### Saved entries

↓

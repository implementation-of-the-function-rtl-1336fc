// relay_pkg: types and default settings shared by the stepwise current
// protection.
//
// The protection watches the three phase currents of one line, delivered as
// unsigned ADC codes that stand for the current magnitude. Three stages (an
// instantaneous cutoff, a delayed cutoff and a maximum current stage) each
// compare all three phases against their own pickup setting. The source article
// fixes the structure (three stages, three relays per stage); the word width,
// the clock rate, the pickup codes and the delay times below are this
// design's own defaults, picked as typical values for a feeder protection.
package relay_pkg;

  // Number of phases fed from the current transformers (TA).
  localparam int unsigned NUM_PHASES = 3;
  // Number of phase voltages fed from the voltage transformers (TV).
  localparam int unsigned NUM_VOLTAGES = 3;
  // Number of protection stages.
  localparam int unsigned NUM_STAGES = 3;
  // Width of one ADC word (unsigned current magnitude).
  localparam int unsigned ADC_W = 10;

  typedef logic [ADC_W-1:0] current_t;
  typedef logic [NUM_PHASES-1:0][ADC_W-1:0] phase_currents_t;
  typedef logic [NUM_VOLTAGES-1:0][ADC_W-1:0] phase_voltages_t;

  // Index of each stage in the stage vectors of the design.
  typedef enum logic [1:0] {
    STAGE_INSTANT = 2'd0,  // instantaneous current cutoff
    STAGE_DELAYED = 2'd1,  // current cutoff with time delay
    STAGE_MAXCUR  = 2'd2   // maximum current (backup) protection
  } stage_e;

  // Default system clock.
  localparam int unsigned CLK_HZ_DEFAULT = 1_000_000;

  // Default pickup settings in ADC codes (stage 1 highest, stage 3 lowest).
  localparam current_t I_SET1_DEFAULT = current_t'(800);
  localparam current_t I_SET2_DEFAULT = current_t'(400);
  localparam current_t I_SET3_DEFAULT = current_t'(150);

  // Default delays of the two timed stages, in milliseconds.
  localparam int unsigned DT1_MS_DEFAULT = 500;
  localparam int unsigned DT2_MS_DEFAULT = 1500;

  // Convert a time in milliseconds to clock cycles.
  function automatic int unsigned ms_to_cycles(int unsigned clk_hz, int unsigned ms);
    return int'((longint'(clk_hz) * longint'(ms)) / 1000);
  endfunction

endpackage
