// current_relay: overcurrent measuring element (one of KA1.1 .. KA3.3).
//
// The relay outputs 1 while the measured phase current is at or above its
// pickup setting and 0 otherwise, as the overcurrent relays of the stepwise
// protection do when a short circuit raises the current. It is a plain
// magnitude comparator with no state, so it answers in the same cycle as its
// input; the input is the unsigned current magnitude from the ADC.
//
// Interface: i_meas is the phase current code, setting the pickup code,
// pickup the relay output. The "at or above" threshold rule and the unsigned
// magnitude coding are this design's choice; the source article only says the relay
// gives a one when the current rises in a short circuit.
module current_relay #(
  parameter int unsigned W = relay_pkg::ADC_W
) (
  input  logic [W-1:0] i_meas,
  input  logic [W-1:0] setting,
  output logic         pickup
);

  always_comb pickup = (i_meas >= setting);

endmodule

↑
↓

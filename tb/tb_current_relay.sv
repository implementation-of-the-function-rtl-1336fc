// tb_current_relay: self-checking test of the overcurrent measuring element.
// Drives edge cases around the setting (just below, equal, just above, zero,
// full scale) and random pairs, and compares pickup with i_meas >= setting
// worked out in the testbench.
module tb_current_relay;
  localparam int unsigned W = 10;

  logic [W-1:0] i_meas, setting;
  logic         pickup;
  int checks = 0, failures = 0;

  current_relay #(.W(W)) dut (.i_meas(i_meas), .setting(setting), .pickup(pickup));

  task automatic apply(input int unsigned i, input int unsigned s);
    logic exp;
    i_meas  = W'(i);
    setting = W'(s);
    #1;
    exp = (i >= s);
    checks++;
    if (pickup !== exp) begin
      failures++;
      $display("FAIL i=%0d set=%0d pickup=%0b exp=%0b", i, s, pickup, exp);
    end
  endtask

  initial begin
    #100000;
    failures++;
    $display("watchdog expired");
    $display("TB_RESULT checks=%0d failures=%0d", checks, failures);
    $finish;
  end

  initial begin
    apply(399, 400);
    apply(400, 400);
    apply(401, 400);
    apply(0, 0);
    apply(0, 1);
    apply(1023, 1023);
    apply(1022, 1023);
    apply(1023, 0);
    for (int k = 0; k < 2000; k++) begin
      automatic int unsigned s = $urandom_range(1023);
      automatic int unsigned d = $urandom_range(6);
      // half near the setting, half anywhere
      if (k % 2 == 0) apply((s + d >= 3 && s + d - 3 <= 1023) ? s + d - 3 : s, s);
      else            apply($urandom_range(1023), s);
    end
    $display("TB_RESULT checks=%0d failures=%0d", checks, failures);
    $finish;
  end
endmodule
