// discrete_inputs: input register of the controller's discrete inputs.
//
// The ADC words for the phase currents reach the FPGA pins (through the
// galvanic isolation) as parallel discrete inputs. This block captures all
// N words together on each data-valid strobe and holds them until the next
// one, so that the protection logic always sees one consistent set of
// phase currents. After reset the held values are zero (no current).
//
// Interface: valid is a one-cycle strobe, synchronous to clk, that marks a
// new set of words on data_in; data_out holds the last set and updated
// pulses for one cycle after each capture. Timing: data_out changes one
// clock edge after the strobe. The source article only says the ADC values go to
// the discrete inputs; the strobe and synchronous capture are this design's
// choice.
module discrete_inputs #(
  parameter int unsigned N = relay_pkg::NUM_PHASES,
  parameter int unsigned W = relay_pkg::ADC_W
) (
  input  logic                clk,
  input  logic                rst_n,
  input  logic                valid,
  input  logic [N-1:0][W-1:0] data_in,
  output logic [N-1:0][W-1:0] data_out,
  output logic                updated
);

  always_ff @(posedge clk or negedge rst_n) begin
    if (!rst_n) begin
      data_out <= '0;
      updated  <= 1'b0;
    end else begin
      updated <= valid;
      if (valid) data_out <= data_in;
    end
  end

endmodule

↑
↓

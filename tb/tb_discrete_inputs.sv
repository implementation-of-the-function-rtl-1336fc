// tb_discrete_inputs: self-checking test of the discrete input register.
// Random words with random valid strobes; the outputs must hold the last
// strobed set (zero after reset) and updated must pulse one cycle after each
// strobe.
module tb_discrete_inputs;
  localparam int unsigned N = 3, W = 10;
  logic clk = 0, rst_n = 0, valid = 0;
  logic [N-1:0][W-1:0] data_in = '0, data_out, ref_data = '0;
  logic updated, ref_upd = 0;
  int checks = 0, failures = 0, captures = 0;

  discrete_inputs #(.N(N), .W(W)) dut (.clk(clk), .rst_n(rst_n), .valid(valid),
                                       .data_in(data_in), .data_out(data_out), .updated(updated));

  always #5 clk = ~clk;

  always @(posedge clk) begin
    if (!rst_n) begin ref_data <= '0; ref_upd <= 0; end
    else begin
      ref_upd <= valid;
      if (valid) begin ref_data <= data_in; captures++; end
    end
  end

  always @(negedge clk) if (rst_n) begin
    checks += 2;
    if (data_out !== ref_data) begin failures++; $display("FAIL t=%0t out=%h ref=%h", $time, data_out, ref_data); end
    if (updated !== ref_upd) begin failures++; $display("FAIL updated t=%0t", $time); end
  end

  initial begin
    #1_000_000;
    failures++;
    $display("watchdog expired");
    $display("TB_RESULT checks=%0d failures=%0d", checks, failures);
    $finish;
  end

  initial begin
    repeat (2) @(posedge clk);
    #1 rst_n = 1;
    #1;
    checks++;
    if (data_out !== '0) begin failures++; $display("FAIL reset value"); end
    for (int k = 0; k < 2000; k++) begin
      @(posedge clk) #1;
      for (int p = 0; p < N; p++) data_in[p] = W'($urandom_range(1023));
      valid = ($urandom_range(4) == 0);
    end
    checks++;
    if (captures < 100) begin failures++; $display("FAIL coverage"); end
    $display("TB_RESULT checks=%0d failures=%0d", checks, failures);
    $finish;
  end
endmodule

↑

### TO DO
Copy out each line of the records above that includes "short".

### OUTPUT
// protection do when a short circuit raises the current. It is a plain
// gives a one when the current rises in a short circuit.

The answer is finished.